The following comes from a March 5 posting by the California Family Council.
After poring over the 2,000-plus legislative proposals submitted by the mandated deadline, we have identified at least a dozen that are a serious threat to life, family and religious freedoms.
This week we will focus on the six most egregious. Two of the bills were introduced earlier in the session and have been previously highlighted in This Week Inside the Capitol. Senate Bill (SB) 323, authored by Ricardo Lara (D-Long Beach), would trample on the rights of religious belief and free expression by yanking the tax-exempt status of nonprofit organizations and private colleges that discriminate based on gender or sexual orientation. As written, the law only applies to revenues generated through the sale of products that fund those groups. If this bill—the first of its kind in the nation—is implemented you can be sure it will only be a matter of time before the loss of exemptions is expanded to real property.
We also have highlighted Assembly Bill (AB) 154, Toni Atkins (D-San Diego), which would expand abortion across the state by allowing physician assistants, nurse practitioners and nurse midwives to perform the surgical procedures. A similar bill introduced last year by former Sen. Christine Kehoe, also of San Diego, failed to make it out of committee. We hope AB 154 will realize the same fate as its predecessor, by applying grassroots and clergy pressure.
Another repeat measure, but new to this session, is AB 714, introduced by Bob Wieckowski (D-Fremont). The bill returns to the table a $1 additional penalty for every traffic conviction in California to be used to fund spinal cord research using embryonic stem cells. Wieckowski’s attempt to redirect the funds last year through AB 1657 was vetoed by Gov. Jerry Brown, who said that traffic fines should be based on punishment, not as a revenue source for the general fund. While Brown’s reasoning is sound (and appreciated), the more pressing issue is the unethical destruction of human embryos for the sake of research.
California’s penchant for pushing homosexuality in the schools is alive and well this session as evidenced by AB 1266, authored by Tom Ammiano (D-San Francisco). The measure expands on previous laws subscribing special rights to children who believe they are transgender. In this new proposal, schools would be mandated to allow a student to participate in “sex-segregated school programs, activities and facilities, including athletic teams and competitions, consistent with his or her gender identity, irrespective of the gender listed on the pupil’s records.”
Once again, lawmakers are forcing disruptive anti-family laws upon local school districts based on the perceived feelings of minor children. With so many low-performing students in California, public schools need to become havens for learning, not social experiment venues for sexual behaviors.
Faith-based colleges are the target of AB 314 (Richard Pan, D-Sacramento), which is tied to the implementation of the federal Patient Protection and Affordable Care Act, more widely known as Obama Care.

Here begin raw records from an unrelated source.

The source evaluates reliability with a Markov model of failure rate,
detection coverage and repair rate. That model is analysis, not hardware.
`tb_reliability` is this design's own simulated counterpart to it, run on
the RTL (see Verification).

## Files

* `rtl/mips_pkg.sv`: shared types: opcodes, `alu_op_t`, control word `ctrl_t`
  and the compared bundle `core_out_t`.
* `rtl/`: one module per file, as named above, with `ft_mips_top` as the top.
* `tb/mips_ref_pkg.sv`: a reference model of the core, written independently
  of the RTL, plus instruction encoders and a random-instruction generator.
* `tb/tb_<module>.sv`: one self-checking testbench per module. Each ends by
  printing `TB_RESULT checks=N failures=M`.
* `tb/tb_reliability.sv`: the fault-and-repair campaign over the repair
  rate.

## Verification

Every block testbench compares the block's outputs with values computed
inside the testbench:

* **ALU:** random and corner operands for every operation.
* **Control unit:** all 4096 op/funct combinations against a table.
* **Core and subsystem:** thousands of random instructions against the
  reference model. The subsystem test also injects an upset and checks that
  `err` rises in that cycle, then repairs the pair and checks that it runs
  cleanly again.
* **Output-error module:** a hand-worked sequence, followed by random
  error and repair patterns against a behavioural model.
* **Resynchronisation controller:** every cycle of a copy into A and into B
  (address order, data source, 31 busy cycles, done pulse), an abandoned copy
  and the wait for the end of a reconfiguration.
* **Core and subsystem, resynchronisation:** state loaded through the
  resynchronisation port must let the core or pair carry on in step with the
  model.
* **Other blocks:** memories, selector and log are checked against shadow
  copies.

`tb_ft_mips_top` runs the whole system at its default sizes. It loads a
program through the host ports: a loop over two 16-word arrays that calls a
subroutine per element and stores the results and a total. It then makes
five runs:

1. **Clean run.**
2. **Core A1 upset.** It checks the same-cycle switch to B. It then repairs
   A while B keeps running, checks that the resynchronisation takes exactly
   31 stall cycles, and upsets B1: A must take over in the same cycle, and
   the program must finish correctly.
3. **Upsets in A and then B.** It checks the halt: the PC stays frozen for
   20 cycles and nothing is committed.
4. **Core B0 upset while A is active.** A must stay active, and B is
   repaired and resynchronised meanwhile.
5. **Restart.**

In every committing cycle the PC is compared with the reference model. After
each completed run, the testbench compares the whole data memory, the result
LEDs and the data-collection log (including which pair produced each entry)
with the model.

It also counts how often each mechanism occurs:

* switch-over;
* resynchronisation stall;
* switch back to a resynchronised pair;
* standby failure;
* repair;
* halt;
* restart;
* taken branch;
* call;
* return;
* load;
* store.

It fails if any of them never happens.

`tb_reliability` is a randomized fault-and-repair campaign on the whole
system. It is the simulated counterpart of a reliability study over the
repair rate mu.

* The program runs without end: the array loop jumps back to its start.
* Each cycle, each core is upset with probability 400 per million.
* The testbench plays the host. A subsystem whose failure LED is lit is
  repaired with probability mu per cycle. The hardware then resynchronises
  it on its own.
* A trial lasts 2500 cycles and survives if the system never halts.
  Sixty-four trials are run for each of 13 values of mu, from 1 down to 0.

In every trial, each committed PC is compared with the reference model, and
the PC must stay frozen after a halt. After each surviving trial, the whole
data memory is compared with the model. Across the sweep, survival at
mu = 1 must exceed survival at mu = 0. Survival must also not rise as mu
falls, beyond a slack of 16 trials. With the fixed seed the surviving
trials go from 60 of 64 at mu = 1 to 19 of 64 at mu = 0. Every upset is
detected here, because the ALU result is part of the compared bundle.

To simulate with Verilator (5.x), from the project root:

```
verilator --binary --timing --assert -Irtl -Itb \
  rtl/mips_pkg.sv tb/mips_ref_pkg.sv -y rtl tb/tb_ft_mips_top.sv \
  --top-module tb_ft_mips_top
./obj_dir/Vtb_ft_mips_top
```

Any other testbench builds the same way: change the testbench file and
`--top-module`. The simulator is two-state, so every state element that is
read is reset or initialised.

## Limits

* Synthesis has only been checked at the coarse level: no FPGA
  implementation, no timing closure, no partial-reconfiguration floorplan.
* The register copy trusts core 0 of the source pair. An error that the
  pair's comparison did not catch is copied along.
* With two cores per pair, the pair detects a disagreement but does not
  locate the faulty core. A fault that hits both cores of a pair identically,
  or hits the shared static logic, is not detected.
* The memories and the PC are not protected.
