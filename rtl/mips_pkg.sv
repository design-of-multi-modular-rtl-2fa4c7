// mips_pkg: types and constants shared by the fault-tolerant MIPS system.
//
// The instruction formats follow the three 32-bit MIPS formats (R: op, rs, rt,
// rd, shamt, funct; I: op, rs, rt, imm16; J: op, addr26). The opcode and funct
// numbers are the standard MIPS-I encodings; which instructions the class-MIPS
// core implements is this design's choice (add/sub/logic/shift/compare,
// immediates, lw/sw, beq/bne, j/jal/jr).
//
// core_out_t is everything a core drives out of itself in one cycle that does
// not depend on the data-memory read data. It is the bundle the analysis unit
// compares between the two cores of a subsystem and the select-output module
// chooses between subsystems.
package mips_pkg;

  localparam int unsigned XLEN = 32;

  // Major opcodes (instr[31:26])
  localparam logic [5:0] OP_RTYPE = 6'h00;
  localparam logic [5:0] OP_J     = 6'h02;
  localparam logic [5:0] OP_JAL   = 6'h03;
  localparam logic [5:0] OP_BEQ   = 6'h04;
  localparam logic [5:0] OP_BNE   = 6'h05;
  localparam logic [5:0] OP_ADDI  = 6'h08;
  localparam logic [5:0] OP_ADDIU = 6'h09;
  localparam logic [5:0] OP_SLTI  = 6'h0A;
  localparam logic [5:0] OP_SLTIU = 6'h0B;
  localparam logic [5:0] OP_ANDI  = 6'h0C;
  localparam logic [5:0] OP_ORI   = 6'h0D;
  localparam logic [5:0] OP_XORI  = 6'h0E;
  localparam logic [5:0] OP_LUI   = 6'h0F;
  localparam logic [5:0] OP_LW    = 6'h23;
  localparam logic [5:0] OP_SW    = 6'h2B;

  // R-type function codes (instr[5:0])
  localparam logic [5:0] FN_SLL  = 6'h00;
  localparam logic [5:0] FN_SRL  = 6'h02;
  localparam logic [5:0] FN_SRA  = 6'h03;
  localparam logic [5:0] FN_SLLV = 6'h04;
  localparam logic [5:0] FN_SRLV = 6'h06;
  localparam logic [5:0] FN_SRAV = 6'h07;
  localparam logic [5:0] FN_JR   = 6'h08;
  localparam logic [5:0] FN_ADD  = 6'h20;
  localparam logic [5:0] FN_ADDU = 6'h21;
  localparam logic [5:0] FN_SUB  = 6'h22;
  localparam logic [5:0] FN_SUBU = 6'h23;
  localparam logic [5:0] FN_AND  = 6'h24;
  localparam logic [5:0] FN_OR   = 6'h25;
  localparam logic [5:0] FN_XOR  = 6'h26;
  localparam logic [5:0] FN_NOR  = 6'h27;
  localparam logic [5:0] FN_SLT  = 6'h2A;
  localparam logic [5:0] FN_SLTU = 6'h2B;

  typedef enum logic [3:0] {
    ALU_ADD, ALU_SUB, ALU_AND, ALU_OR, ALU_XOR, ALU_NOR,
    ALU_SLT, ALU_SLTU, ALU_SLL, ALU_SRL, ALU_SRA, ALU_LUI
  } alu_op_t;

  // Where the next PC comes from
  typedef enum logic [1:0] { PC_SEQ, PC_BRANCH, PC_JUMP, PC_JREG } pc_src_t;

  // Where the register-file write data comes from
  typedef enum logic [1:0] { WB_ALU, WB_MEM, WB_LINK } wb_src_t;

  // Control word produced by the control unit
  typedef struct packed {
    alu_op_t    alu_op;
    logic       alu_src_imm;  // ALU operand B is the extended immediate
    logic       imm_zero_ext; // zero- rather than sign-extend imm16
    logic       shift_var;    // shift amount from rs[4:0] instead of shamt
    logic       reg_we;
    logic [1:0] reg_dst;      // 0: rt, 1: rd, 2: r31
    wb_src_t    wb_src;
    logic       mem_we;
    logic       branch;       // conditional branch
    logic       branch_ne;    // bne rather than beq
    logic       jump;         // j / jal
    logic       jump_reg;     // jr
  } ctrl_t;

  // Everything a core drives out in one cycle except read-data-dependent values
  typedef struct packed {
    logic [XLEN-1:0] alu_result; // ALU result, also the data-memory byte address
    logic            mem_we;     // store this cycle
    logic [XLEN-1:0] mem_wdata;  // store data (rt)
    logic            reg_we;     // register write this cycle
    logic [4:0]      reg_waddr;  // destination register
    logic [XLEN-1:0] next_pc;    // program counter for the next instruction
  } core_out_t;

endpackage
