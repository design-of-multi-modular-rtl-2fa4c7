// analyze_unit: the analysis module of one subsystem.
//
// It holds the two units the document names. The error-detection unit
// compares the complete outputs of the subsystem's two cores (ALU result,
// store request and data, register write, next PC) and raises `err` when they
// differ: with two copies a disagreement can be detected but not attributed.
// The output-data-generating unit forms the subsystem's single output from the
// pair. It filters: when both copies agree it forwards the agreed bundle, and
// when they disagree it emits a null bundle (no store, no register write, all
// fields zero), so a disagreeing subsystem can never issue a store even if it
// were selected. Comparing the whole bundle and this filtering rule are this
// design's choices.
//
// Purely combinational, same cycle as the cores.
module analyze_unit
  import mips_pkg::*;
(
  input  core_out_t in0,
  input  core_out_t in1,
  output core_out_t out,
  output logic      err
);

  // error-detection unit
  assign err = (in0 != in1);

  // output-data-generating unit
  assign out = err ? core_out_t'('0) : in0;

endmodule
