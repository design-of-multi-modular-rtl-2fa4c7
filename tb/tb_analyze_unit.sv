// tb_analyze_unit: self-checking test of the analysis unit.
// Random pairs of core output bundles, equal or differing in one random bit;
// checks the error flag, the forwarded output when they agree and the null
// bundle when they do not.
module tb_analyze_unit;
  import mips_pkg::*;
  core_out_t a, b, o;
  logic err;
  int checks = 0, failures = 0;

  analyze_unit dut (.in0(a), .in1(b), .out(o), .err(err));

  initial begin
    #100000;
    failures++;
    $display("TB_RESULT checks=%0d failures=%0d", checks, failures);
    $finish;
  end

  initial begin
    for (int n = 0; n < 4000; n++) begin
      int bitpos;
      bit differ;
      a = core_out_t'({$urandom, $urandom, $urandom, $urandom});
      b = a;
      differ = n[0];
      bitpos = $urandom % $bits(core_out_t);
      if (differ) b[bitpos] = ~b[bitpos];
      #1;
      checks++;
      if (err !== differ || o !== (differ ? core_out_t'('0) : a)) begin
        failures++;
        if (failures < 10) $display("n=%0d bit=%0d err=%b exp %b", n, bitpos, err, differ);
      end
    end
    $display("TB_RESULT checks=%0d failures=%0d", checks, failures);
    $finish;
  end
endmodule
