// data_collection: the result-acquisition module.
//
// Records every result the system commits to the data memory so the host can
// read them back. Each committed store writes one entry {sel_b, address, data}
// into a circular buffer of DEPTH entries; `count` is the number of stores
// recorded since reset (saturating). The host reads entry rd_idx
// asynchronously. The entry format, the depth and the choice to log stores
// (rather than every ALU result) are this design's; the document only names an
// "acquisition module of results" fed by the select-output module and the
// host.
module data_collection #(
  parameter int unsigned XLEN  = 32,
  parameter int unsigned DEPTH = 16,
  parameter int unsigned CW    = 16
) (
  input  logic                     clk,
  input  logic                     rst_n,
  input  logic                     commit,
  input  logic                     store,
  input  logic                     sel_b,
  input  logic [XLEN-1:0]          addr,
  input  logic [XLEN-1:0]          data,
  input  logic [$clog2(DEPTH)-1:0] rd_idx,
  output logic [2*XLEN:0]          rd_entry,
  output logic [CW-1:0]            count
);

  localparam int unsigned IW = $clog2(DEPTH);

  logic [2*XLEN:0] log_mem [DEPTH];
  logic [IW-1:0]   wr_ptr;

  always_ff @(posedge clk or negedge rst_n) begin
    if (!rst_n) begin
      wr_ptr <= '0;
      count  <= '0;
      for (int i = 0; i < DEPTH; i++) log_mem[i] <= '0;
    end else if (commit && store) begin
      log_mem[wr_ptr] <= {sel_b, addr, data};
      wr_ptr          <= (wr_ptr == IW'(DEPTH - 1)) ? '0 : wr_ptr + 1'b1;
      if (count != '1) count <= count + 1'b1;
    end
  end

  assign rd_entry = log_mem[rd_idx];

endmodule
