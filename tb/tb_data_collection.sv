// tb_data_collection: self-checking test of the result-acquisition buffer.
// Random committed and uncommitted stores; checks the logged entries (with
// wrap-around of the circular buffer) and the store count.
module tb_data_collection;
  localparam int DEPTH = 16;
  logic clk = 0, rst_n = 0, commit, store, sel_b;
  logic [31:0] addr, data;
  logic [3:0]  idx;
  logic [64:0] entry;
  logic [15:0] count;
  logic [64:0] model [DEPTH];
  int wp, cnt;
  int checks = 0, failures = 0;

  always #5 clk = ~clk;

  data_collection #(.DEPTH(DEPTH)) dut (.clk(clk), .rst_n(rst_n), .commit(commit), .store(store),
    .sel_b(sel_b), .addr(addr), .data(data), .rd_idx(idx), .rd_entry(entry), .count(count));

  initial begin
    repeat (20000) @(posedge clk);
    failures++;
    $display("TB_RESULT checks=%0d failures=%0d", checks, failures);
    $finish;
  end

  initial begin
    commit = 0; store = 0; sel_b = 0; addr = 0; data = 0; idx = 0;
    repeat (2) @(posedge clk);
    rst_n = 1;
    wp = 0; cnt = 0;
    for (int i = 0; i < DEPTH; i++) model[i] = '0;
    for (int n = 0; n < 2000; n++) begin
      @(negedge clk);
      commit = 1'($urandom); store = 1'($urandom); sel_b = 1'($urandom);
      addr = $urandom; data = $urandom; idx = 4'($urandom);
      #1;
      checks++;
      if (entry !== model[idx] || count !== 16'(cnt)) begin
        failures++;
        if (failures < 10) $display("n=%0d idx=%0d entry=%h exp %h count=%0d exp %0d", n, idx, entry, model[idx], count, cnt);
      end
      @(posedge clk);
      if (commit && store) begin
        model[wp] = {sel_b, addr, data};
        wp = (wp + 1) % DEPTH;
        cnt++;
      end
    end
    $display("TB_RESULT checks=%0d failures=%0d", checks, failures);
    $finish;
  end
endmodule
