// data_mem: the data memory in the static logic.
//
// DEPTH words of XLEN bits, word-addressed by byte address (low two bits
// ignored). The processor side reads asynchronously (single-cycle load) and
// writes at the rising edge when cpu_we is high; only the output chosen by the
// select-output module reaches this port, so a faulty subsystem never writes
// here. The host side has a write port (loading data, priority over the
// processor) and an asynchronous read port (reading results back). Size and
// host ports are this design's choices. Contents are not reset.
module data_mem #(
  parameter int unsigned XLEN  = 32,
  parameter int unsigned DEPTH = 256
) (
  input  logic                     clk,
  input  logic [XLEN-1:0]          cpu_addr,
  output logic [XLEN-1:0]          cpu_rdata,
  input  logic                     cpu_we,
  input  logic [XLEN-1:0]          cpu_wdata,
  input  logic                     host_we,
  input  logic [$clog2(DEPTH)-1:0] host_addr,
  input  logic [XLEN-1:0]          host_wdata,
  output logic [XLEN-1:0]          host_rdata
);

  localparam int unsigned AW = $clog2(DEPTH);

  logic [XLEN-1:0] mem [DEPTH];

  always_ff @(posedge clk) begin
    if (host_we)     mem[host_addr]           <= host_wdata;
    else if (cpu_we) mem[cpu_addr[AW+1:2]]    <= cpu_wdata;
  end

  assign cpu_rdata  = mem[cpu_addr[AW+1:2]];
  assign host_rdata = mem[host_addr];

endmodule
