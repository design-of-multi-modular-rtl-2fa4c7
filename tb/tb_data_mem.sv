// tb_data_mem: self-checking test of the data memory.
// Random mixes of processor stores, host writes (which win when both write)
// and reads on both read ports, compared with a shadow array.
module tb_data_mem;
  localparam int DEPTH = 256;
  logic        clk = 0, cwe = 0, hwe = 0;
  logic [31:0] caddr, crdata, cwdata, hwdata, hrdata;
  logic [7:0]  haddr;
  logic [31:0] shadow [DEPTH];
  int checks = 0, failures = 0;

  always #5 clk = ~clk;

  data_mem #(.DEPTH(DEPTH)) dut (.clk(clk), .cpu_addr(caddr), .cpu_rdata(crdata), .cpu_we(cwe),
                                 .cpu_wdata(cwdata), .host_we(hwe), .host_addr(haddr),
                                 .host_wdata(hwdata), .host_rdata(hrdata));

  task automatic check(string w, logic [31:0] g, logic [31:0] e);
    checks++;
    if (g !== e) begin
      failures++;
      if (failures < 10) $display("%s got %h exp %h", w, g, e);
    end
  endtask

  initial begin
    repeat (20000) @(posedge clk);
    failures++;
    $display("TB_RESULT checks=%0d failures=%0d", checks, failures);
    $finish;
  end

  initial begin
    caddr = 0; cwdata = 0; haddr = 0; hwdata = 0;
    for (int i = 0; i < DEPTH; i++) begin
      @(negedge clk); hwe = 1; haddr = 8'(i); hwdata = $urandom; shadow[i] = hwdata;
    end
    @(negedge clk); hwe = 0;
    for (int n = 0; n < 4000; n++) begin
      @(negedge clk);
      cwe    = 1'($urandom);
      hwe    = ($urandom % 4) == 0;
      caddr  = {$urandom} & 32'h0000_03FF;
      haddr  = 8'($urandom);
      if (n % 5 == 0) haddr = caddr[9:2];
      cwdata = $urandom;
      hwdata = $urandom;
      #1;
      check("cpu read", crdata, shadow[caddr[9:2]]);
      check("host read", hrdata, shadow[haddr]);
      @(posedge clk);
      if (hwe) shadow[haddr] = hwdata;
      else if (cwe) shadow[caddr[9:2]] = cwdata;
    end
    $display("TB_RESULT checks=%0d failures=%0d", checks, failures);
    $finish;
  end
endmodule
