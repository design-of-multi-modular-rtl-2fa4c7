// fetch_pc: the program counter shared by the four cores.
//
// Holds the byte address of the current instruction. Reset sets it to 0. At
// each rising edge with commit high (system running and an error-free
// subsystem selected) it loads the next PC computed by the selected
// subsystem; otherwise it holds, which halts the system. A single PC shared
// by all four cores, kept in the static logic, is this design's choice.
module fetch_pc #(
  parameter int unsigned XLEN = 32
) (
  input  logic            clk,
  input  logic            rst_n,
  input  logic            commit,
  input  logic [XLEN-1:0] next_pc,
  output logic [XLEN-1:0] pc
);

  always_ff @(posedge clk or negedge rst_n) begin
    if (!rst_n)      pc <= '0;
    else if (commit) pc <= next_pc;
  end

endmodule
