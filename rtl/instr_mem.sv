// instr_mem: the instruction memory in the static logic.
//
// DEPTH words of 32 bits. The processor side reads asynchronously by byte
// address (the PC; the two low bits are ignored), which is what a
// single-cycle processor needs: the instruction is available in the cycle its
// PC is presented. The same instruction is broadcast to all four cores. The
// host side writes one word per clock (program loading), as the host computer
// feeds the memories in the block diagram. The size and the load port are this
// design's choices; the document does not give them. Contents are not reset.
module instr_mem #(
  parameter int unsigned XLEN  = 32,
  parameter int unsigned DEPTH = 256
) (
  input  logic                     clk,
  input  logic [XLEN-1:0]          pc,
  output logic [31:0]              instr,
  input  logic                     host_we,
  input  logic [$clog2(DEPTH)-1:0] host_addr,
  input  logic [31:0]              host_wdata
);

  localparam int unsigned AW = $clog2(DEPTH);

  logic [31:0] mem [DEPTH];

  always_ff @(posedge clk) begin
    if (host_we) mem[host_addr] <= host_wdata;
  end

  assign instr = mem[pc[AW+1:2]];

endmodule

Pan’s bill mandates that all public and private colleges that offer self-funded health insurance must align with the Affordable Care Act, including providing birth control and abortifacients. The federal law, which offers no opt-out provisions for faith-based businesses or groups, has already prompted dozens of lawsuits across the country. Among those challenging the law are Biola University and Wheaton College. In addition to forcing private institutions to abandon their religious beliefs, the added coverage will increase costs for the colleges.
Finally, AB 926, by Susan Bonilla (D-Concord), opens up dangerous medical ground by allowing women to sell their eggs for research. The language of the bill says that women should be “compensated for their time, trouble and inconvenience in the same manner as other research subjects.” However, Assemblywoman Bonilla’s concept is flawed, in that human eggs are not another “research subject,” but the foundation for human life—and should be treated as such.
Surprisingly, a bill that we fully expected to see emerge this session—allowing physician-assisted suicide—was not introduced by the deadline. Even so, the bill may make a future appearance through a legislative maneuver called “gut and amend,” where an existing bill is stripped of its language and an unrelated bill is dropped in its place.